Embedded at Petite Maison: Lauren Saria Tackles the Front of the House
For most restaurateurs, it's simply about gluttony. But James and Wendy Porter of Petite Maison in Scottsdale are gluttons for punishment. There's no other explanation for why they would invite Chow Bella contributors to work both the front of the house and the kitchen on a weekend, and during Arizona Restaurant Week. Earlier this week, Zach Fowle manned the soufflés.Later this week, restaurant manager Wendy Porter offers the view from the other side. Today: Lauren Saria hits up her inner hostess.
They say you shouldn't judge until you've walked a mile in someone else's shoes. Well, as food writers, my colleagues and I have done quite a lot of judging. But last weekend, I got a chance to walk the walk.

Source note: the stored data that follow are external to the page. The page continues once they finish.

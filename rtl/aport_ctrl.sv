// aport_ctrl: the A-Ports protocol of one model module.
//
// Every model module simulates model cycles in the order
//   ready to simulate -> read inputs -> simulate model cycle -> write outputs
// and decides on its own, from the status of its own A-Ports, when to begin
// the next model cycle. There is no central controller and no model-cycle
// counter. This controller makes that decision and sequences the module:
//
//   * A cycle may begin when every input A-Port is non-empty. In MODE_RESYNC
//     it must in addition be behind a neighbour: some input port heavy or some
//     output port light. In MODE_STEP it needs a pending step request (a
//     `step` pulse sets one request per module).
//   * `start` is high in the cycle the module begins: the module dequeues
//     every input A-Port in that cycle (recv_en = start) and latches the heads.
//   * The datapath raises `done` when its outputs for the model cycle are
//     ready; it may do so in the `start` cycle itself (read, simulate and
//     write in one FPGA cycle).
//   * `write` is high in the cycle the module enqueues every output A-Port
//     (send_en = write). It waits while any output port is full.
//
// `idle` is high when the module is between model cycles. `busy` is high from
// the cycle after `start` until `write`.
//
// The conditions are those of the published design's protocol diagrams, including
// the resynchronisation rule. The step-request latch, the signal names and
// the two-state encoding are this design's own choices. Reset is synchronous
// and active low.
module aport_ctrl
  import aports_pkg::*;
#(
  parameter int unsigned N_IN  = 1,  // number of input A-Ports (>= 1; tie unused)
  parameter int unsigned N_OUT = 1   // number of output A-Ports (>= 1; tie unused)
) (
  input  logic             clk,
  input  logic             rst_n,
  input  sim_mode_t        mode,
  input  logic             step,
  input  logic [N_IN-1:0]  in_empty,
  input  logic [N_IN-1:0]  in_heavy,
  input  logic [N_OUT-1:0] out_full,
  input  logic [N_OUT-1:0] out_light,
  input  logic             done,
  output logic             start,
  output logic             write,
  output logic             busy,
  output logic             idle
);

  typedef enum logic {S_READY, S_SIM} state_t;
  state_t state_q;
  logic   step_pending;
  logic   inputs_ready, behind, may_begin, can_write;

  assign inputs_ready = ~|in_empty;
  assign behind       = (|in_heavy) | (|out_light);
  assign can_write    = ~|out_full;

  always_comb begin
    unique case (mode)
      MODE_RUN:    may_begin = inputs_ready;
      MODE_RESYNC: may_begin = inputs_ready & behind;
      MODE_STEP:   may_begin = inputs_ready & step_pending;
      default:     may_begin = 1'b0;
    endcase
  end

  assign start = rst_n & (state_q == S_READY) & may_begin;
  assign write = ((state_q == S_SIM) | start) & done & can_write;
  assign busy  = (state_q == S_SIM);
  assign idle  = (state_q == S_READY);

  always_ff @(posedge clk) begin
    if (!rst_n) begin
      state_q      <= S_READY;
      step_pending <= 1'b0;
    end else begin
      if (start && !write) state_q <= S_SIM;
      else if (write)      state_q <= S_READY;

      if (mode != MODE_STEP) step_pending <= 1'b0;
      else if (step)         step_pending <= 1'b1;
      else if (start)        step_pending <= 1'b0;
    end
  end

endmodule
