// tb_aport_ctrl: self-checking test of the per-module A-Ports controller.
//
// Part 1 rebuilds the two-module example of the A-Ports timing diagram:
// module A feeds module B through one A-Port (latency 0, 2 slots). Both
// simulate four model cycles a, b, c, d taking 3, 1, 3, 1 FPGA cycles. With
// decoupled simulation A writes its results in FPGA cycles 2, 3, 6, 7 and B
// begins its cycles in FPGA cycles 3, 6, 7, 10, so the four model cycles
// finish after 11 FPGA cycles (a barrier-synchronised version needs 13).
//
// Part 2 drives one controller directly and checks the begin conditions of
// the three modes: free run (all inputs non-empty), resynchronise (also
// behind a neighbour: a heavy input or light output) and single step (one
// model cycle per step pulse), and that writing waits for full outputs.
//
// The 3,1,3,1 example and its 11-cycle result (13 with a barrier) are the
// published example. Its schedule has B wait for A's first message, which a
// latency-0 port gives; the 2 slots of that port are this testbench's
// choice. Cycle numbers count rising edges
// after reset.
module tb_aport_ctrl;
  import aports_pkg::*;

  logic clk = 1'b0;
  always #5 clk = ~clk;
  logic rst_n;

  int checks = 0, failures = 0;
  task automatic check(bit ok, string what);
    checks++;
    if (!ok) begin failures++; $display("FAIL: %s", what); end
  endtask

  initial begin
    repeat (5000) @(posedge clk);
    failures++;
    $display("FAIL: watchdog expired");
    $display("TB_RESULT checks=%0d failures=%0d", checks, failures);
    $finish;
  end

  int cyc;
  always @(posedge clk) cyc <= rst_n ? cyc + 1 : 0;

  // ---------------- Part 1: modules A and B ----------------
  int dur [4] = '{3, 1, 3, 1};
  logic      a_start, a_write, a_busy, a_idle, a_done;
  logic      b_start, b_write, b_busy, b_idle, b_done;
  logic      p_full, p_heavy, p_empty, p_light, p_bal;
  logic [0:0][2:0] p_sd, p_rd;
  int        a_k, b_k, a_t, b_t;   // model cycle index and FPGA cycles spent in it
  logic [1:0] b_msg;

  aport_ctrl #(.N_IN(1), .N_OUT(1)) u_a (
    .clk, .rst_n, .mode(MODE_RUN), .step(1'b0),
    .in_empty(1'b0), .in_heavy(1'b0), .out_full(p_full), .out_light(p_light),
    .done(a_done), .start(a_start), .write(a_write), .busy(a_busy), .idle(a_idle)
  );
  a_port #(.W(2), .L(0), .K(2), .B(1)) u_p (
    .clk, .rst_n, .send_en(a_write), .send_data(p_sd), .full(p_full), .heavy(p_heavy),
    .recv_en(b_start), .recv_data(p_rd), .empty(p_empty), .light(p_light),
    .balanced(p_bal), .elems()
  );
  aport_ctrl #(.N_IN(1), .N_OUT(1)) u_b (
    .clk, .rst_n, .mode(MODE_RUN), .step(1'b0),
    .in_empty(p_empty), .in_heavy(p_heavy), .out_full(1'b0), .out_light(1'b0),
    .done(b_done), .start(b_start), .write(b_write), .busy(b_busy), .idle(b_idle)
  );

  // A: spends dur[k] FPGA cycles on model cycle k (counting the start cycle);
  // stops after four model cycles. B does the same with the message it read.
  assign a_done = (a_k < 4) && ((a_start ? 1 : a_t + 1) >= dur[a_k % 4]);
  assign p_sd   = {1'b1, 2'(a_k)};
  assign b_done = (b_start ? 1 : b_t + 1) >= dur[b_start ? int'(p_rd[0][1:0]) : int'(b_msg)];

  int a_wr_at [$], b_st_at [$], b_last_wr;
  always @(posedge clk) begin
    if (!rst_n) begin
      a_k <= 0; a_t <= 0; b_t <= 0; b_msg <= '0; b_last_wr <= -1;
    end else begin
      if (a_write) begin a_k <= a_k + 1; a_t <= 0; a_wr_at.push_back(cyc); end
      else if (a_start || a_busy) a_t <= (a_start ? 1 : a_t + 1);
      if (b_start) begin b_msg <= p_rd[0][1:0]; b_st_at.push_back(cyc); end
      if (b_write) begin b_t <= 0; b_last_wr <= cyc; end
      else if (b_start || b_busy) b_t <= (b_start ? 1 : b_t + 1);
    end
  end

  // ---------------- Part 2: one controller, driven directly ----------------
  sim_mode_t m;
  logic      s_step, s_done, s_start, s_write, s_busy, s_idle;
  logic [1:0] s_in_empty, s_in_heavy;
  logic       s_out_full, s_out_light;
  aport_ctrl #(.N_IN(2), .N_OUT(1)) u_s (
    .clk, .rst_n, .mode(m), .step(s_step),
    .in_empty(s_in_empty), .in_heavy(s_in_heavy), .out_full(s_out_full), .out_light(s_out_light),
    .done(s_done), .start(s_start), .write(s_write), .busy(s_busy), .idle(s_idle)
  );

  int n;
  initial begin
    rst_n = 1'b0;
    m = MODE_RUN; s_step = 0; s_done = 0;
    s_in_empty = 2'b11; s_in_heavy = 2'b00; s_out_full = 0; s_out_light = 0;
    repeat (2) @(negedge clk);
    rst_n = 1'b1;
    repeat (16) @(negedge clk);

    // Part 1 results
    check(a_wr_at.size() == 4 && a_wr_at[0] == 2 && a_wr_at[1] == 3 && a_wr_at[2] == 6 && a_wr_at[3] == 7,
          $sformatf("A writes in FPGA cycles 2,3,6,7 (got %p)", a_wr_at));
    check(b_st_at.size() == 4 && b_st_at[0] == 3 && b_st_at[1] == 6 && b_st_at[2] == 7 && b_st_at[3] == 10,
          $sformatf("B begins in FPGA cycles 3,6,7,10 (got %p)", b_st_at));
    check(b_last_wr == 10, $sformatf("4 model cycles take 11 FPGA cycles (last write at %0d)", b_last_wr));
    check(p_empty && p_bal, "port balanced (empty, latency 0) at the end");

    // Part 2: free run needs every input non-empty
    m = MODE_RUN; s_in_empty = 2'b01; #1;
    check(!s_start, "run: no start with an empty input");
    s_in_empty = 2'b00; #1;
    check(s_start, "run: start when all inputs non-empty");
    s_done = 1; s_out_full = 1; #1;
    check(!s_write, "no write while an output is full");
    @(negedge clk);
    check(s_busy, "busy after start");
    s_out_full = 0; #1;
    check(s_write, "write once the output has room");
    @(negedge clk);
    check(s_idle, "idle after write");
    s_done = 0;

    // resynchronise: only when behind
    m = MODE_RESYNC; s_in_heavy = 2'b00; s_out_light = 0; #1;
    check(!s_start, "resync: balanced module does not advance");
    s_in_heavy = 2'b10; #1;
    check(s_start, "resync: heavy input lets it advance");
    s_in_heavy = 2'b00; s_out_light = 1; #1;
    check(s_start, "resync: light output lets it advance");
    s_in_empty = 2'b10; #1;
    check(!s_start, "resync: still needs non-empty inputs");
    s_in_empty = 2'b00; s_out_light = 0;

    // single step: exactly one model cycle per pulse
    m = MODE_STEP; s_done = 1;
    @(negedge clk);
    check(!s_start, "step: nothing without a step pulse");
    s_step = 1; @(negedge clk); s_step = 0;
    n = 0;
    repeat (6) begin #1; n += int'(s_start); @(negedge clk); end
    check(n == 1, $sformatf("step: one model cycle per pulse (got %0d)", n));

    $display("TB_RESULT checks=%0d failures=%0d", checks, failures);
    $finish;
  end
endmodule
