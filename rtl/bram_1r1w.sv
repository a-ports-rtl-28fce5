// bram_1r1w: block RAM with one read port and one write port.
//
// This is the FPGA memory the models are built from (instruction and data
// memory, register files, branch predictor and branch target buffer). The
// read is synchronous: the word addressed in one clock cycle appears on
// `rd_data` in the next and stays there until the next read. A read and a
// write to the same address in the same cycle return the old word. Contents
// start at zero, set by an initial block, which maps to the power-up
// contents of an FPGA block RAM.
//
// Building every large model structure from 1-read/1-write block RAMs, and
// the read value appearing one FPGA cycle after the address, follow the
// published design; depth, width, read-during-write behaviour and zero
// initialisation are this design's choices.
module bram_1r1w #(
  parameter int unsigned DEPTH = 1024,
  parameter int unsigned WIDTH = 32,
  localparam int unsigned AW = (DEPTH > 1) ? $clog2(DEPTH) : 1
) (
  input  logic             clk,
  input  logic             rd_en,
  input  logic [AW-1:0]    rd_addr,
  output logic [WIDTH-1:0] rd_data,
  input  logic             wr_en,
  input  logic [AW-1:0]    wr_addr,
  input  logic [WIDTH-1:0] wr_data
);

  logic [WIDTH-1:0] mem [DEPTH];

  initial begin
    for (int i = 0; i < DEPTH; i++) mem[i] = '0;
  end

  always_ff @(posedge clk) begin
    if (wr_en) mem[wr_addr] <= wr_data;
    if (rd_en) rd_data <= mem[rd_addr];
  end

endmodule
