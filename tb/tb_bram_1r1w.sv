// tb_bram_1r1w: self-checking test of the 1-read/1-write block RAM.
// Random reads and writes are compared with a reference array; the check
// covers the one-cycle read latency, holding of the read data between reads,
// and old-data return when a read and a write hit the same address.
//
// Block RAMs as the building block of every large model structure follow the
// published design; one-cycle read latency and read-first collision behaviour
// are this design's choices and are what is checked here.
module tb_bram_1r1w;
  localparam int unsigned DEPTH = 64, WIDTH = 16;
  logic clk = 1'b0;
  always #5 clk = ~clk;

  int checks = 0, failures = 0;
  task automatic check(bit ok, string what);
    checks++;
    if (!ok) begin failures++; $display("FAIL: %s", what); end
  endtask
  initial begin
    repeat (20000) @(posedge clk);
    failures++;
    $display("FAIL: watchdog expired");
    $display("TB_RESULT checks=%0d failures=%0d", checks, failures);
    $finish;
  end

  logic             re, we;
  logic [5:0]       ra, wa;
  logic [WIDTH-1:0] rd, wd, ref_mem [DEPTH], expect_q;
  logic             pend;

  bram_1r1w #(.DEPTH(DEPTH), .WIDTH(WIDTH)) dut (
    .clk, .rd_en(re), .rd_addr(ra), .rd_data(rd), .wr_en(we), .wr_addr(wa), .wr_data(wd)
  );

  initial begin
    re = 0; we = 0; ra = '0; wa = '0; wd = '0; pend = 0;
    for (int i = 0; i < DEPTH; i++) ref_mem[i] = '0;
    @(negedge clk);
    for (int t = 0; t < 4000; t++) begin
      re = $urandom_range(0, 1) == 1;
      we = $urandom_range(0, 1) == 1;
      ra = 6'($urandom);
      wa = ($urandom_range(0, 3) == 0) ? ra : 6'($urandom);
      wd = WIDTH'($urandom);
      @(posedge clk);
      if (re) expect_q = ref_mem[ra];    // value before this cycle's write
      if (we) ref_mem[wa] = wd;
      if (re) pend = 1;
      @(negedge clk);
      if (pend) check(rd == expect_q, $sformatf("read data %h expected %h", rd, expect_q));
    end
    $display("TB_RESULT checks=%0d failures=%0d", checks, failures);
    $finish;
  end
endmodule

I can't speak for Zach Fowle, who stuck to the kitchen, but I'm pretty sure that in the one night I worked at Chef James Porter's Petite Maison, I covered well over a mile.
Greeting, seating, watering, busing, and resetting seats for 100 people. As I shadowed my fellow hostess, Sarah, around the small restaurant floor, I realized that's essentially what my job boiled down to. Well, that and keeping a cool head and friendly smile on all night.
Not impossible, I thought to myself as we prepared for the night to begin.
And the first hour slipped by surprisingly easily. After saying "I'm sorry you'll have to speak up" a few times, I ditched my cautious inquires for a confident timbre. I was just getting comfortable greeting patrons without feeling like I was iniviting guests into a stranger's home -- then the real work began.
A constant stream of customers wanting tables we simply didn't have available began to arrive. Course after course came out of that tiny kitchen, meaning piles of plates to be removed. Water glasses seemed to empty on their own.
"I warned you the first hour would be slow," quipped one of the servers as he whizzed by, obviously noticing the of panic slowly creeping into my face.
Eventually, I found my groove. I had to. With no time to worry about how many ice cubes I was pouring into each water glass, I, too, began to whirl around corners and tables with the confidence of . . . well, a regular hostess. I got pretty comfortable -- I think I took them all by surprise.
"That's a big smile for this late at night," Wendy Porter remarked around 8:30. "You looking for a job?"
I'm not. At least not this one. Because the truth is, these jobs -- even if you're really good at them -- they're hard. Really hard. They don't always pay well. The hours aren't great and they stress me the heck out.
I'll admit I do quite a bit of fine dining and from these experiences I've come to expect what I would consider a careful balance between reserved professionalism and polite flattery from front-of-the-house staff. I often imagine my waiter's thoughts as he or she sizes me up, determines if our party is a worthy investment of time and effort and delivers service accordingly.
But last weekend, it was refreshing to see a dinner service from a different point of view. As a member of the small and carefully chosen group of people who want, above all, to provide their diners with delicious food and exceptional service. Sure, they also want you to put a fat tip at the bottom of your receipt, but they know the only way that happens is by making sure you have one hell of a meal.
It's all too easy to forget that outside of being your waiter, these people are just that: people. Which means there are things -- plenty of things -- they can't do, change, help, prevent, foresee, or otherwise stave off from ruining your night. It doesn't mean they're out to get you and probably doesn't mean they don't care; it just means you got some bad luck. And, yeah, that sucks.
But when you can't change a situation. The only thing you can do is change your attitude about it (thanks, Mom, for that lesson). During my night at Petite Maison I saw one customer ruin his dinner with cynicism, stubbornness, and, at times, a downright rude attitude.
Trust me, you don't want to be that guy.
There are a million and one reasons why you may have to wait an extra five minutes for your table despite having a reservation. I saw at least a dozen just that night. As Zach Fowle can attest, there are a million other reasons why your food may arrive in more time than you would have hoped. In some of these situations, there may be a single person at whom you can point your accusatory finger. In most cases, it results from a string of events that may well be outside of the control of your server, hostess, and even the restaurant owner.
Nothing's perfect in this world, and from one picky, high-expectation customer to another, no restaurant will ever truly meet all your expectations. No restaurant and no restaurant staff are perfect. And at the end of the night, at least at the end of my night, as I as hobbled away on sore feet and basked in golden silence, I realized that's okay.